// Checks the device drop characteristic drop = U0 + r*|i| for random leg
// currents of both signs, that the outputs change only on a step strobe, and
// the one-step latency.
module voltage_drops_tb;
  import hil_pkg::*;
  logic clk = 0, rst_n = 0, step = 0;
  amp_t i_ac = '0;
  volt_t d_h_drop, d_l_drop, sw_h_drop, sw_l_drop;
  int checks = 0, failures = 0;

  voltage_drops dut (.*);
  always #5 clk = ~clk;

  function automatic real v2r(volt_t v); return real'(v) / 2.0**VF; endfunction
  task automatic check(input bit ok, input string what);
    checks++;
    if (!ok) begin failures++; if (failures < 20) $display("FAIL %s", what); end
  endtask

  initial begin
    real ia, ed, es;
    volt_t held;
    repeat (2) @(negedge clk);
    rst_n = 1;
    check(d_h_drop == 0 && sw_l_drop == 0, "reset value");
    for (int t = 0; t < 400; t++) begin
      i_ac = amp_t'($urandom_range(0, 2 * 40960) - 40960);  // +/-20 A
      if (t % 7 == 0) i_ac = '0;
      ia = real'(i_ac) / 2.0**IF;
      if (ia < 0) ia = -ia;
      held = d_h_drop;
      @(negedge clk);                 // no step: outputs hold
      check(d_h_drop == held, "output changed without step");
      step = 1;
      @(negedge clk);
      step = 0;
      ed = 1.0 + 0.010 * ia;
      es = 1.0 + 0.015 * ia;
      check(v2r(d_h_drop) - ed < 1e-4 && ed - v2r(d_h_drop) < 1e-4,
            $sformatf("diode drop %f expected %f", v2r(d_h_drop), ed));
      check(d_l_drop == d_h_drop, "lower diode drop");
      check(v2r(sw_h_drop) - es < 1e-4 && es - v2r(sw_h_drop) < 1e-4,
            $sformatf("switch drop %f expected %f", v2r(sw_h_drop), es));
      check(sw_l_drop == sw_h_drop, "lower switch drop");
    end
    $display("TB_RESULT checks=%0d failures=%0d", checks, failures);
    $finish;
  end

  initial begin
    repeat (5000) @(posedge clk);
    failures++;
    $display("TB_RESULT checks=%0d failures=%0d", checks, failures);
    $finish;
  end
endmodule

+===+

Print exactly the lines from the one with "i_ac = amp_t'($urandom_range(0, 2" through the last line of the material, including both, and no others.

      i_ac = amp_t'($urandom_range(0, 2 * 40960) - 40960);  // +/-20 A
      if (t % 7 == 0) i_ac = '0;
      ia = real'(i_ac) / 2.0**IF;
      if (ia < 0) ia = -ia;
      held = d_h_drop;
      @(negedge clk);                 // no step: outputs hold
      check(d_h_drop == held, "output changed without step");
      step = 1;
      @(negedge clk);
      step = 0;
      ed = 1.0 + 0.010 * ia;
      es = 1.0 + 0.015 * ia;
      check(v2r(d_h_drop) - ed < 1e-4 && ed - v2r(d_h_drop) < 1e-4,
            $sformatf("diode drop %f expected %f", v2r(d_h_drop), ed));
      check(d_l_drop == d_h_drop, "lower diode drop");
      check(v2r(sw_h_drop) - es < 1e-4 && es - v2r(sw_h_drop) < 1e-4,
            $sformatf("switch drop %f expected %f", v2r(sw_h_drop), es));
      check(sw_l_drop == sw_h_drop, "lower switch drop");
    end
    $display("TB_RESULT checks=%0d failures=%0d", checks, failures);
    $finish;
  end

  initial begin
    repeat (5000) @(posedge clk);
    failures++;
    $display("TB_RESULT checks=%0d failures=%0d", checks, failures);
    $finish;
  end
endmodule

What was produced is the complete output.